### What you have to do
Nothing but the records beneath, reproduced exactly, should appear in the answer.

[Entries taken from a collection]
=== Section Start ===

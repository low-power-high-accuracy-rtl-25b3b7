// tb_approx_mult_top -- end-to-end test of both multipliers at their default
// parameters (8 x 8 compressor multiplier with LOWER_W = 4, signed 8-bit
// S-MRSA). Every one of the 65536 operand pairs is applied to both
// multipliers and compared with the reference models.
//
// It also counts how often each mechanism of the two designs is exercised and
// counts a failure for any that never occurs:
//   compressor multiplier: an OR-tree merging two or more ones (lossy), a
//   middle n:2 compressor giving an inexact count, the weight-7 carry entering
//   the exact band, the Cout -> Cin chain of the exact 4:2 compressors, and an
//   exact overall product;
//   MRSA: an operand rounded up, rounded down, left unchanged (power of two),
//   a negative product negated in the sign-set stage, a zero operand, the
//   most negative operand, and results above and below the exact product.
module tb_approx_mult_top;
  import mrsa_pkg::*;
  import mult_ref_pkg::*;

  logic [7:0]  hoc_a, hoc_b, mrsa_a, mrsa_b;
  logic [15:0] hoc_p, mrsa_p;
  int checks = 0, failures = 0;

  localparam int NM = 13;
  int    cnt [NM];
  string names [NM] = '{"or_tree_lossy", "mid_compressor_inexact", "mid_carry_into_high",
                        "exact_cout_chain", "hoc_exact_product", "round_up", "round_down",
                        "round_exact", "negate", "zero_operand", "most_negative",
                        "mrsa_above_exact", "mrsa_below_exact"};

  approx_mult_top u_dut (
    .hoc_a(hoc_a), .hoc_b(hoc_b), .hoc_p(hoc_p),
    .mrsa_a(mrsa_a), .mrsa_b(mrsa_b), .mrsa_p(mrsa_p)
  );

  initial begin
    #10000000;
    failures++;
    $display("watchdog expired");
    $display("TB_RESULT checks=%0d failures=%0d", checks, failures);
    $finish;
  end

  initial begin
    logic [7:0] x;
    logic s, c;
    int h, sa, sb, ra, ref_m;
    for (int i = 0; i < NM; i++) cnt[i] = 0;
    for (int va = 0; va < 256; va++) begin
      for (int vb = 0; vb < 256; vb++) begin
        hoc_a = 8'(va);  hoc_b = 8'(vb);
        mrsa_a = 8'(va); mrsa_b = 8'(vb);
        #1;
        // ---- compressor multiplier ----
        checks++;
        if (hoc_p !== hoc_ref(hoc_a, hoc_b, 4)) begin
          failures++;
          if (failures < 10) $display("FAIL hoc a=%0d b=%0d p=%0d ref=%0d", va, vb, hoc_p, hoc_ref(hoc_a, hoc_b, 4));
        end
        for (int w = 2; w < 4; w++) begin
          int ones;
          ones = 0;
          for (int k = 0; k < w; k++) ones += int'(pp_bit(hoc_a, hoc_b, w, k));
          if (ones >= 2) begin cnt[0]++; break; end
        end
        for (int w = 4; w < 8; w++) begin
          h = w + 1;
          x = '0;
          for (int k = 0; k < h; k++) x[k] = pp_bit(hoc_a, hoc_b, w, k);
          ac_ref(x, h, s, c);
          if (2 * int'(c) + int'(s) != $countones(x)) begin cnt[1]++; break; end
        end
        if (u_dut.u_hoc.u_ppm.mid_c8) cnt[2]++;
        if (u_dut.u_hoc.u_ppm.co8a & u_dut.u_hoc.u_ppm.k9) cnt[3]++;
        if (int'(hoc_p) == va * vb) cnt[4]++;
        // ---- MRSA ----
        sa = int'($signed(mrsa_a));
        sb = int'($signed(mrsa_b));
        ref_m = mrsa_ref(sa, sb, S_MRSA);
        checks++;
        if (int'($signed(mrsa_p)) != ref_m) begin
          failures++;
          if (failures < 10) $display("FAIL mrsa a=%0d b=%0d p=%0d ref=%0d", sa, sb, $signed(mrsa_p), ref_m);
        end
        ra = round_ref(sa < 0 ? -sa : sa);
        if (ra > (sa < 0 ? -sa : sa)) cnt[5]++;
        if (ra < (sa < 0 ? -sa : sa)) cnt[6]++;
        if (ra == (sa < 0 ? -sa : sa) && sa != 0) cnt[7]++;
        if ((sa < 0) != (sb < 0) && sa != 0 && sb != 0) cnt[8]++;
        if (sa == 0 || sb == 0) cnt[9]++;
        if (sa == -128 || sb == -128) cnt[10]++;
        if (int'($signed(mrsa_p)) > (sa * sb) && sa * sb >= 0) cnt[11]++;
        if (int'($signed(mrsa_p)) < (sa * sb) && sa * sb >= 0) cnt[12]++;
      end
    end
    for (int i = 0; i < NM; i++) begin
      $display("mechanism %-24s occurred %0d times", names[i], cnt[i]);
      checks++;
      if (cnt[i] == 0) begin
        failures++;
        $display("FAIL mechanism %s never occurred", names[i]);
      end
    end
    $display("TB_RESULT checks=%0d failures=%0d", checks, failures);
    $finish;
  end
endmodule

=== Section End ===

### Solved exercise
repository low-power-high-accuracy-rtl-25b3b7
// tb_approx_mult_top -- end-to-end test of both multipliers at their default
// parameters (8 x 8 compressor multiplier with LOWER_W = 4, signed 8-bit
// S-MRSA). Every one of the 65536 operand pairs is applied to both
// multipliers and compared with the reference models.
//
// It also counts how often each mechanism of the two designs is exercised and
// counts a failure for any that never occurs:
//   compressor multiplier: an OR-tree merging two or more ones (lossy), a
//   middle n:2 compressor giving an inexact count, the weight-7 carry entering
//   the exact band, the Cout -> Cin chain of the exact 4:2 compressors, and an
//   exact overall product;
//   MRSA: an operand rounded up, rounded down, left unchanged (power of two),
//   a negative product negated in the sign-set stage, a zero operand, the
//   most negative operand, and results above and below the exact product.
module tb_approx_mult_top;
  import mrsa_pkg::*;
  import mult_ref_pkg::*;

  logic [7:0]  hoc_a, hoc_b, mrsa_a, mrsa_b;
  logic [15:0] hoc_p, mrsa_p;
  int checks = 0, failures = 0;

  localparam int NM = 13;
  int    cnt [NM];
  string names [NM] = '{"or_tree_lossy", "mid_compressor_inexact", "mid_carry_into_high",
                        "exact_cout_chain", "hoc_exact_product", "round_up", "round_down",
                        "round_exact", "negate", "zero_operand", "most_negative",
                        "mrsa_above_exact", "mrsa_below_exact"};

  approx_mult_top u_dut (
    .hoc_a(hoc_a), .hoc_b(hoc_b), .hoc_p(hoc_p),
    .mrsa_a(mrsa_a), .mrsa_b(mrsa_b), .mrsa_p(mrsa_p)
  );

  initial begin
    #10000000;
    failures++;
    $display("watchdog expired");
    $display("TB_RESULT checks=%0d failures=%0d", checks, failures);
    $finish;
  end

  initial begin
    logic [7:0] x;
    logic s, c;
    int h, sa, sb, ra, ref_m;
    for (int i = 0; i < NM; i++) cnt[i] = 0;
    for (int va = 0; va < 256; va++) begin
      for (int vb = 0; vb < 256; vb++) begin
        hoc_a = 8'(va);  hoc_b = 8'(vb);
        mrsa_a = 8'(va); mrsa_b = 8'(vb);
        #1;
        // ---- compressor multiplier ----
        checks++;
        if (hoc_p !== hoc_ref(hoc_a, hoc_b, 4)) begin
          failures++;
          if (failures < 10) $display("FAIL hoc a=%0d b=%0d p=%0d ref=%0d", va, vb, hoc_p, hoc_ref(hoc_a, hoc_b, 4));
        end
        for (int w = 2; w < 4; w++) begin
          int ones;
          ones = 0;
          for (int k = 0; k < w; k++) ones += int'(pp_bit(hoc_a, hoc_b, w, k));
          if (ones >= 2) begin cnt[0]++; break; end
        end
        for (int w = 4; w < 8; w++) begin
          h = w + 1;
          x = '0;
          for (int k = 0; k < h; k++) x[k] = pp_bit(hoc_a, hoc_b, w, k);
          ac_ref(x, h, s, c);
          if (2 * int'(c) + int'(s) != $countones(x)) begin cnt[1]++; break; end
        end
        if (u_dut.u_hoc.u_ppm.mid_c8) cnt[2]++;
        if (u_dut.u_hoc.u_ppm.co8a & u_dut.u_hoc.u_ppm.k9) cnt[3]++;
        if (int'(hoc_p) == va * vb) cnt[4]++;
        // ---- MRSA ----
        sa = int'($signed(mrsa_a));
        sb = int'($signed(mrsa_b));
        ref_m = mrsa_ref(sa, sb, S_MRSA);
        checks++;
        if (int'($signed(mrsa_p)) != ref_m) begin
          failures++;
          if (failures < 10) $display("FAIL mrsa a=%0d b=%0d p=%0d ref=%0d", sa, sb, $signed(mrsa_p), ref_m);
        end
        ra = round_ref(sa < 0 ? -sa : sa);
        if (ra > (sa < 0 ? -sa : sa)) cnt[5]++;
        if (ra < (sa < 0 ? -sa : sa)) cnt[6]++;
        if (ra == (sa < 0 ? -sa : sa) && sa != 0) cnt[7]++;
        if ((sa < 0) != (sb < 0) && sa != 0 && sb != 0) cnt[8]++;
        if (sa == 0 || sb == 0) cnt[9]++;
        if (sa == -128 || sb == -128) cnt[10]++;
        if (int'($signed(mrsa_p)) > (sa * sb) && sa * sb >= 0) cnt[11]++;
        if (int'($signed(mrsa_p)) < (sa * sb) && sa * sb >= 0) cnt[12]++;
      end
    end
    for (int i = 0; i < NM; i++) begin
      $display("mechanism %-24s occurred %0d times", names[i], cnt[i]);
      checks++;
      if (cnt[i] == 0) begin
        failures++;
        $display("FAIL mechanism %s never occurred", names[i]);
      end
    end
    $display("TB_RESULT checks=%0d failures=%0d", checks, failures);
    $finish;
  end
endmodule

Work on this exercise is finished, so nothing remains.